No dashboard changes needed. No new data connections. The model_type dropdown in the BI tool picks up the new value automatically because it reads from the comparison table.

Validation: revenue integrity testing

Every attribution model should pass a fundamental integrity check: attributed revenue per conversion must sum to actual conversion revenue. The normalization step in each model’s SQL should guarantee this, but data quirks and edge cases can break it silently.

Add a dbt test that verifies the sum across each model:

_attribution__models.yml
models:
- name: mrt__attribution__comparison
description: >
Union of all attribution models with model_type discriminator.
One row per conversion per channel per model.
columns:
- name: conversion__id
data_tests:
- not_null
- name: model_type
data_tests:
- accepted_values:
values:
- first_touch
- last_touch
- linear
- position_based
- time_decay
tests:
- dbt_utils.expression_is_true:
expression: >
ABS(SUM(touchpoint__attributed_revenue) -
(SELECT SUM(conversion__revenue)
FROM {{ ref('mrt__attribution__conversions') }})) < 0.01
group_by_columns: ['model_type']

The group_by_columns parameter runs the test once per model. If linear attribution sums correctly but position-based doesn’t, you’ll know exactly which model has the issue. The 0.01 tolerance handles floating-point rounding.

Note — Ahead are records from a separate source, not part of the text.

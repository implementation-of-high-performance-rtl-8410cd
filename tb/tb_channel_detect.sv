// tb_channel_detect: single-channel detector end to end.
//
// Part 1 (4 taps, coefficients 7, 3, 2, 5, baseline threshold 10000,
// n_thresh 2): a constant input of 1125 filters to 19125, crosses the
// threshold on every sample and must raise seizure_detected on the third
// crossing; a constant input of 4 filters to 68 and must never detect.
// Part 2 (default 33 taps, first-difference high-pass h = [1, -1, 0, ...]):
// a DC-offset signal with random spikes is compared sample by sample with
// a reference model of filter, comparator, IEI window and N counter; the
// first 32 outputs after reset (delay line not yet full) must not count.
module tb_channel_detect;
  logic clk = 1'b0;
  logic rst;
  always #5 clk = ~clk;
  int checks = 0;
  int failures = 0;

  // Small instance (figure values).
  logic               s_valid;
  logic [15:0]        s_x;
  logic signed [15:0] s_coef [4];
  logic signed [15:0] s_y;
  logic               s_yv, s_en, s_mr, s_det, s_win;

  channel_detect #(.TAPS(4)) dut_small (
    .clk(clk), .rst(rst), .in_valid(s_valid), .x(s_x), .coef(s_coef),
    .baseline_thresh(16'sd10000), .iei_thresh(16'd20), .n_thresh(16'd2),
    .y(s_y), .y_valid(s_yv), .enable(s_en), .master_reset(s_mr),
    .seizure_detected(s_det), .window_open(s_win)
  );

  // Default instance.
  localparam int T = 33;
  logic               f_valid;
  logic [15:0]        f_x;
  logic signed [15:0] f_coef [T];
  logic signed [15:0] f_y;
  logic               f_yv, f_en, f_mr, f_det, f_win;
  logic [15:0]        iei_thresh, n_thresh;

  channel_detect dut (
    .clk(clk), .rst(rst), .in_valid(f_valid), .x(f_x), .coef(f_coef),
    .baseline_thresh(16'sd300), .iei_thresh(iei_thresh), .n_thresh(n_thresh),
    .y(f_y), .y_valid(f_yv), .enable(f_en), .master_reset(f_mr),
    .seizure_detected(f_det), .window_open(f_win)
  );

  initial begin
    #20000000;
    failures++;
    $display("FAIL watchdog");
    $display("TB_RESULT checks=%0d failures=%0d", checks, failures);
    $finish;
  end

  task automatic check(string what, longint got, longint exp);
    checks++;
    if (got != exp) begin
      failures++;
      $display("FAIL %s: got %0d expected %0d", what, got, exp);
    end
  endtask

  initial begin
    int crossings_until_det;
    int prev_x, yv, m_open, m_iei, m_n, detections, resets;
    bit crossing, mr;
    rst = 1; s_valid = 0; f_valid = 0; s_x = 0; f_x = 0;
    s_coef[0] = 7; s_coef[1] = 3; s_coef[2] = 2; s_coef[3] = 5;
    for (int i = 0; i < T; i++) f_coef[i] = '0;
    f_coef[0] = 16'sd1; f_coef[1] = -16'sd1;
    iei_thresh = 16'd10; n_thresh = 16'd3;
    repeat (3) @(posedge clk);
    @(negedge clk); rst = 0;

    // Part 1a: no seizure for x = 4.
    s_x = 16'd4;
    for (int n = 0; n < 20; n++) begin
      s_valid = 1; @(negedge clk); s_valid = 0; @(negedge clk);
      checks++;
      if (s_det) begin failures++; $display("FAIL x=4 detected a seizure"); end
    end
    check("y for x=4", s_y, 68);

    // Part 1b: seizure for x = 1125 (after the FIR fills, y = 19125).
    s_x = 16'd1125;
    crossings_until_det = 0;
    for (int n = 0; n < 10 && !s_det; n++) begin
      s_valid = 1; @(negedge clk); s_valid = 0;
      if (s_en) crossings_until_det++;
      @(negedge clk);
    end
    check("y for x=1125", s_y, 19125);
    check("seizure for x=1125", s_det, 1);
    check("crossings to detect (n_thresh 2)", crossings_until_det, 3);

    // Part 2: model comparison, one sample every 2 clocks.
    prev_x = 2000; m_open = 0; m_iei = 0; m_n = 0; detections = 0; resets = 0;
    f_x = 16'd2000;
    f_valid = 1; @(negedge clk); f_valid = 0; @(negedge clk);
    rst = 1; @(negedge clk); rst = 0;
    prev_x = 0;
    for (int n = 0; n < 3000; n++) begin
      int x;
      x = 2000 + $urandom_range(0, 100);
      if ($urandom_range(0, 9) == 0) x += 600;
      if ((n / 300) % 2 == 1 && $urandom_range(0, 1) == 0) x += 600;  // bursts
      f_x = 16'(x);
      f_valid = 1;
      @(negedge clk);
      f_valid = 0;
      yv = x - prev_x;
      prev_x = x;
      check("y", f_y, yv);
      crossing = (yv > 300) && (n >= T - 1);   // filter primed after T samples
      check("enable", f_en, crossing);
      mr = m_open && (m_iei + 1 > int'(iei_thresh)) && (n >= T - 1);
      check("master_reset", f_mr, mr);
      if (mr) resets++;
      // model update at this edge
      if (n < T - 1) begin
        // not primed: nothing counts
      end else if (m_open) begin
        if (mr) begin m_open = 0; m_iei = 0; end else m_iei++;
      end else if (crossing) begin m_open = 1; m_iei = 0; end
      if (mr) m_n = 0; else if (crossing) m_n++;
      @(negedge clk);
      check("seizure_detected", f_det, m_n > int'(n_thresh));
      if (f_det) detections++;
    end
    checks++;
    if (detections == 0 || resets == 0) begin
      failures++;
      $display("FAIL detections=%0d resets=%0d", detections, resets);
    end
    $display("TB_RESULT checks=%0d failures=%0d", checks, failures);
    $finish;
  end
endmodule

This is a singular-test-style assertion using the dbt-utils expression_is_true generic test. For additional rigor, write a singular test that identifies specific conversions where attribution doesn’t balance:

-- tests/assert_attribution_revenue_balances.sql
WITH attributed AS (
SELECT
model_type,
conversion__id,
SUM(touchpoint__attributed_revenue) AS total_attributed
FROM {{ ref('mrt__attribution__comparison') }}
GROUP BY model_type, conversion__id
),
actual AS (
SELECT
conversion__id,
conversion__revenue
FROM {{ ref('mrt__attribution__conversions') }}
)
SELECT
a.model_type,
a.conversion__id,
a.total_attributed,
c.conversion__revenue,
ABS(a.total_attributed - c.conversion__revenue) AS diff
FROM attributed a
JOIN actual c ON a.conversion__id = c.conversion__id
WHERE ABS(a.total_attributed - c.conversion__revenue) > 0.01

Zero rows returned means every conversion balances across every model. Any rows returned identify exactly which conversion and which model have an issue, making debugging straightforward.

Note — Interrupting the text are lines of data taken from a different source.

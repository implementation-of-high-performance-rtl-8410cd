// fft128: 128-point radix-2 decimation-in-time FFT in fixed point, the
// time-to-frequency converter of the seizure analysis stage. The twiddle
// products are formed by Urdhva Tiryagbhyam (vedic) multipliers, or by
// radix-2 Booth multipliers when USE_BOOTH = 1 (the source's baseline).
//
// Operation (one frame at a time):
//  1. LOAD    - in_ready is high; N real samples are accepted on in_valid
//               and stored at bit-reversed addresses (imaginary part 0).
//  2. COMPUTE - log2(N) stages of N/2 butterflies, one butterfly per clock,
//               in place in a register array:
//                 t = B * W^k,  A' = A + t,  B' = A - t,
//               W^k = exp(-j*2*pi*k/N) with k = pos << (log2(N)-1-stage).
//               The complex product uses four mult_signed instances;
//               it is rounded to nearest and scaled back by 2^TW_FRAC.
//  3. OUTPUT  - bins X[0..N-1] are presented one per clock on out_valid,
//               out_index, out_re, out_im (no back-pressure).
// Frame latency: N (load) + N/2*log2(N) (compute) + N (output) clocks,
// i.e. 128 + 448 + 128 = 704 at the default size.
//
// Number format: inputs are IN_W-bit signed, internal data DW-bit signed
// without scaling. Each stage at most doubles a component, so with
// DW >= IN_W + log2(N) + 1 no stage overflows (16 + 7 + 1 = 24 by default);
// outputs equal the mathematical DFT up to twiddle rounding. Twiddles are
// TW_W-bit signed with TW_FRAC fraction bits, computed at elaboration as
// round(cos(2*pi*k/N) * 2^TW_FRAC) and round(-sin(2*pi*k/N) * 2^TW_FRAC).
//
// From the published design: a 128-point FFT built with the vedic
// multiplier. Radix, the iterative single-butterfly schedule, the widths
// and the streaming interface are this design's own choices.
module fft128 #(
  parameter int unsigned N       = 128,
  parameter int unsigned IN_W    = 16,
  parameter int unsigned DW      = 24,
  parameter int unsigned TW_W    = 16,
  parameter int unsigned TW_FRAC = 14,
  parameter bit          USE_BOOTH = 1'b0
) (
  input  logic                     clk,
  input  logic                     rst,
  input  logic                     in_valid,
  output logic                     in_ready,
  input  logic signed [IN_W-1:0]   in_data,
  output logic                     out_valid,
  output logic [$clog2(N)-1:0]     out_index,
  output logic signed [DW-1:0]     out_re,
  output logic signed [DW-1:0]     out_im,
  output logic                     busy
);

  localparam int unsigned LOGN = $clog2(N);
  localparam int unsigned PW   = 2 * DW;

  typedef enum logic [1:0] {S_LOAD, S_COMPUTE, S_OUTPUT} state_e;

  function automatic logic [N/2*TW_W-1:0] twiddle_table(bit imag);
    logic [N/2*TW_W-1:0] t;
    real ang, v;
    t = '0;
    for (int k = 0; k < N/2; k++) begin
      ang = 2.0 * 3.14159265358979323846 * real'(k) / real'(N);
      v   = imag ? -$sin(ang) : $cos(ang);
      t[k*TW_W +: TW_W] = TW_W'($rtoi($floor(v * real'(longint'(1) << TW_FRAC) + 0.5)));
    end
    return t;
  endfunction

  localparam logic [N/2*TW_W-1:0] TW_RE = twiddle_table(1'b0);
  localparam logic [N/2*TW_W-1:0] TW_IM = twiddle_table(1'b1);

  function automatic logic [LOGN-1:0] bit_reverse(logic [LOGN-1:0] v);
    for (int i = 0; i < LOGN; i++) bit_reverse[i] = v[LOGN-1-i];
  endfunction

  state_e               state;
  logic signed [DW-1:0] re_mem [N];
  logic signed [DW-1:0] im_mem [N];
  logic [LOGN-1:0]      count;      // load / output counter
  logic [LOGN-2:0]      bf;         // butterfly within the stage
  logic [$clog2(LOGN)-1:0] stage;

  // Butterfly addressing.
  logic [LOGN-1:0] half, pos, ia, ib;
  logic [LOGN-2:0] tw_idx;

  always_comb begin
    half   = LOGN'(1) << stage;
    pos    = LOGN'(bf) & (half - 1'b1);
    ia     = ((LOGN'(bf) >> stage) << (stage + 1)) | pos;
    ib     = ia | half;
    tw_idx = (LOGN-1)'(pos << (LOGN'(LOGN - 1) - LOGN'(stage)));
  end

  // Complex multiply t = B * W.
  logic signed [DW-1:0]   a_re, a_im, b_re, b_im;
  logic signed [DW-1:0]   w_re, w_im;
  logic signed [PW-1:0]   p_rr, p_ii, p_ri, p_ir;
  logic signed [PW:0]     t_re_full, t_im_full;
  logic signed [DW-1:0]   t_re, t_im;

  assign a_re = re_mem[ia];
  assign a_im = im_mem[ia];
  assign b_re = re_mem[ib];
  assign b_im = im_mem[ib];
  assign w_re = DW'($signed(TW_RE[tw_idx*TW_W +: TW_W]));
  assign w_im = DW'($signed(TW_IM[tw_idx*TW_W +: TW_W]));

  mult_signed #(.N(DW), .USE_BOOTH(USE_BOOTH)) u_rr (.a(b_re), .b(w_re), .p(p_rr));
  mult_signed #(.N(DW), .USE_BOOTH(USE_BOOTH)) u_ii (.a(b_im), .b(w_im), .p(p_ii));
  mult_signed #(.N(DW), .USE_BOOTH(USE_BOOTH)) u_ri (.a(b_re), .b(w_im), .p(p_ri));
  mult_signed #(.N(DW), .USE_BOOTH(USE_BOOTH)) u_ir (.a(b_im), .b(w_re), .p(p_ir));

  localparam logic signed [PW:0] ROUND = (PW+1)'(1) <<< (TW_FRAC - 1);

  assign t_re_full = (PW+1)'(p_rr) - (PW+1)'(p_ii) + ROUND;
  assign t_im_full = (PW+1)'(p_ri) + (PW+1)'(p_ir) + ROUND;
  assign t_re      = DW'(t_re_full >>> TW_FRAC);
  assign t_im      = DW'(t_im_full >>> TW_FRAC);

  assign in_ready = (state == S_LOAD);
  assign busy     = (state != S_LOAD);

  always_ff @(posedge clk) begin
    if (rst) begin
      state     <= S_LOAD;
      count     <= '0;
      bf        <= '0;
      stage     <= '0;
      out_valid <= 1'b0;
      out_index <= '0;
      out_re    <= '0;
      out_im    <= '0;
    end else begin
      out_valid <= 1'b0;
      unique case (state)
        S_LOAD: begin
          if (in_valid) begin
            re_mem[bit_reverse(count)] <= DW'(in_data);
            im_mem[bit_reverse(count)] <= '0;
            count <= count + 1'b1;
            if (count == LOGN'(N - 1)) begin
              state <= S_COMPUTE;
              bf    <= '0;
              stage <= '0;
            end
          end
        end
        S_COMPUTE: begin
          re_mem[ia] <= a_re + t_re;
          im_mem[ia] <= a_im + t_im;
          re_mem[ib] <= a_re - t_re;
          im_mem[ib] <= a_im - t_im;
          bf <= bf + 1'b1;
          if (bf == '1) begin
            if (32'(stage) == LOGN - 1) begin
              state <= S_OUTPUT;
              count <= '0;
            end else begin
              stage <= stage + 1'b1;
            end
          end
        end
        S_OUTPUT: begin
          out_valid <= 1'b1;
          out_index <= count;
          out_re    <= re_mem[count];
          out_im    <= im_mem[count];
          count     <= count + 1'b1;
          if (count == LOGN'(N - 1)) state <= S_LOAD;
        end
        default: state <= S_LOAD;
      endcase
    end
  end

endmodule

Schema contract for upstream models

To keep the comparison model reliable, enforce a consistent schema across all attribution models. A model contract prevents upstream changes from silently breaking the union:

models:
- name: mrt__attribution__first_touch
config:
contract:
enforced: true
columns:
- name: conversion__id
data_type: string
constraints:
- type: not_null
- name: touchpoint__channel
data_type: string
constraints:
- type: not_null
- name: touchpoint__attributed_revenue
data_type: numeric
- name: conversion__converted_at
data_type: timestamp

Apply the same contract to every mrt__attribution__* model. If someone adds a column to first-touch without adding it to the others, the comparison model’s SELECT * approach would break the union. Contracts make this explicit rather than a runtime surprise.

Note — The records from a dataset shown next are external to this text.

// tb_fft128: 128-point FFT against a floating-point DFT computed here.
//
// Frames: a single impulse, a full-scale cosine at bin 9, a mix of two
// sines plus DC, and random full-range samples. Every output bin is
// compared with the DFT; the allowed error is 2 LSB plus 2^-11 of the
// frame's summed input magnitude (twiddles carry 14 fraction bits and
// the error can build up over 7 stages). Also checks the output order
// (index 0..127 on consecutive clocks) and the frame latency: the first
// bin appears 448 + 1 clocks after the last input sample is accepted.
// A second instance built with Booth multipliers (USE_BOOTH = 1) gets the
// same input and must give bit-identical outputs on every clock.
module tb_fft128;
  logic clk = 1'b0;
  logic rst;
  always #5 clk = ~clk;
  int checks = 0;
  int failures = 0;

  localparam int N = 128;
  localparam real PI = 3.14159265358979323846;

  logic               in_valid, in_ready, out_valid, busy;
  logic signed [15:0] in_data;
  logic [6:0]         out_index;
  logic signed [23:0] out_re, out_im;

  fft128 dut (.clk(clk), .rst(rst), .in_valid(in_valid), .in_ready(in_ready), .in_data(in_data),
              .out_valid(out_valid), .out_index(out_index), .out_re(out_re), .out_im(out_im), .busy(busy));

  logic               b_in_ready, b_out_valid, b_busy;
  logic [6:0]         b_out_index;
  logic signed [23:0] b_out_re, b_out_im;
  fft128 #(.USE_BOOTH(1'b1)) dut_booth (.clk(clk), .rst(rst), .in_valid(in_valid), .in_ready(b_in_ready), .in_data(in_data),
              .out_valid(b_out_valid), .out_index(b_out_index), .out_re(b_out_re), .out_im(b_out_im), .busy(b_busy));

  int booth_checks = 0;
  always @(negedge clk) begin
    if (!rst) begin
      checks++; booth_checks++;
      if ({b_in_ready, b_out_valid, b_busy, b_out_index, b_out_re, b_out_im} !=
          {in_ready, out_valid, busy, out_index, out_re, out_im}) begin
        failures++;
        if (failures < 20) $display("FAIL booth instance differs: (%0d,%0d) vs (%0d,%0d)", b_out_re, b_out_im, out_re, out_im);
      end
    end
  end

  initial begin
    #10000000;
    failures++;
    $display("FAIL watchdog");
    $display("TB_RESULT checks=%0d failures=%0d", checks, failures);
    $finish;
  end

  int  x [N];
  real ref_re [N];
  real ref_im [N];
  real max_err;

  task automatic run_frame(string name);
    real tol, mag;
    int  latency;
    mag = 0.0;
    for (int n = 0; n < N; n++) mag += (x[n] < 0) ? -real'(x[n]) : real'(x[n]);
    tol = 2.0 + mag / 2048.0;
    for (int k = 0; k < N; k++) begin
      ref_re[k] = 0.0; ref_im[k] = 0.0;
      for (int n = 0; n < N; n++) begin
        ref_re[k] += real'(x[n]) * $cos(2.0 * PI * real'(k * n % N) / real'(N));
        ref_im[k] -= real'(x[n]) * $sin(2.0 * PI * real'(k * n % N) / real'(N));
      end
    end
    // Feed.
    for (int n = 0; n < N; n++) begin
      in_data  = 16'(x[n]);
      in_valid = 1'b1;
      checks++;
      if (!in_ready) begin failures++; $display("FAIL %s: not ready at sample %0d", name, n); end
      @(negedge clk);
    end
    in_valid = 1'b0;
    latency = 0;
    while (!out_valid && latency < 2000) begin
      @(negedge clk);
      latency++;
    end
    checks++;
    if (latency != 449) begin
      failures++;
      $display("FAIL %s: first bin %0d clocks after the last sample, expected 449", name, latency);
    end
    for (int k = 0; k < N; k++) begin
      real er, ei;
      checks++;
      if (!out_valid || out_index != 7'(k)) begin
        failures++;
        $display("FAIL %s: bin order at %0d (valid=%0d index=%0d)", name, k, out_valid, out_index);
      end
      er = real'(out_re) - ref_re[k];
      ei = real'(out_im) - ref_im[k];
      if (er < 0) er = -er;
      if (ei < 0) ei = -ei;
      if (er > max_err) max_err = er;
      if (ei > max_err) max_err = ei;
      checks++;
      if (er > tol || ei > tol) begin
        failures++;
        $display("FAIL %s bin %0d: got (%0d,%0d) expected (%f,%f)", name, k, out_re, out_im, ref_re[k], ref_im[k]);
      end
      @(negedge clk);
    end
    checks++;
    if (out_valid || !in_ready) begin failures++; $display("FAIL %s: not back to load", name); end
  endtask

  initial begin
    rst = 1; in_valid = 0; in_data = 0; max_err = 0.0;
    repeat (3) @(negedge clk);
    rst = 0;
    @(negedge clk);

    for (int n = 0; n < N; n++) x[n] = (n == 5) ? 1000 : 0;
    run_frame("impulse");
    for (int n = 0; n < N; n++) x[n] = $rtoi(32767.0 * $cos(2.0 * PI * 9.0 * real'(n) / real'(N)));
    run_frame("cos bin 9");
    for (int n = 0; n < N; n++)
      x[n] = 3000 + $rtoi(12000.0 * $sin(2.0 * PI * 4.0 * real'(n) / real'(N)))
                  + $rtoi(8000.0 * $sin(2.0 * PI * 30.0 * real'(n) / real'(N)));
    run_frame("two sines");
    for (int f = 0; f < 3; f++) begin
      for (int n = 0; n < N; n++) x[n] = $signed(16'($urandom));
      run_frame("random");
    end
    for (int n = 0; n < N; n++) x[n] = -32768;
    run_frame("negative full scale DC");
    $display("max abs error %f", max_err);
    $display("TB_RESULT checks=%0d failures=%0d", checks, failures);
    $finish;
  end
endmodule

Pre-aggregation for dashboard performance

The comparison table at touchpoint level is the source of truth, but most dashboard views don’t need touchpoint-level granularity. A summary model aggregates for common dashboard queries:

-- mrt__attribution__comparison_summary.sql
SELECT
model_type,
touchpoint__channel,
DATE(conversion__converted_at) AS conversion_date,
COUNT(DISTINCT conversion__id) AS conversions,
SUM(touchpoint__attributed_revenue) AS attributed_revenue
FROM {{ ref('mrt__attribution__comparison') }}
GROUP BY ALL

This table is dramatically smaller — one row per model per channel per day instead of one row per conversion per channel per model. Looker Studio performs better with fewer rows, and BigQuery charges for bytes scanned, so pre-aggregating avoids repeated full-table scans from the BI layer.

Point dashboards at this summary table for standard views. Keep the detailed comparison table available for analyst-level deep dives into specific conversions or paths.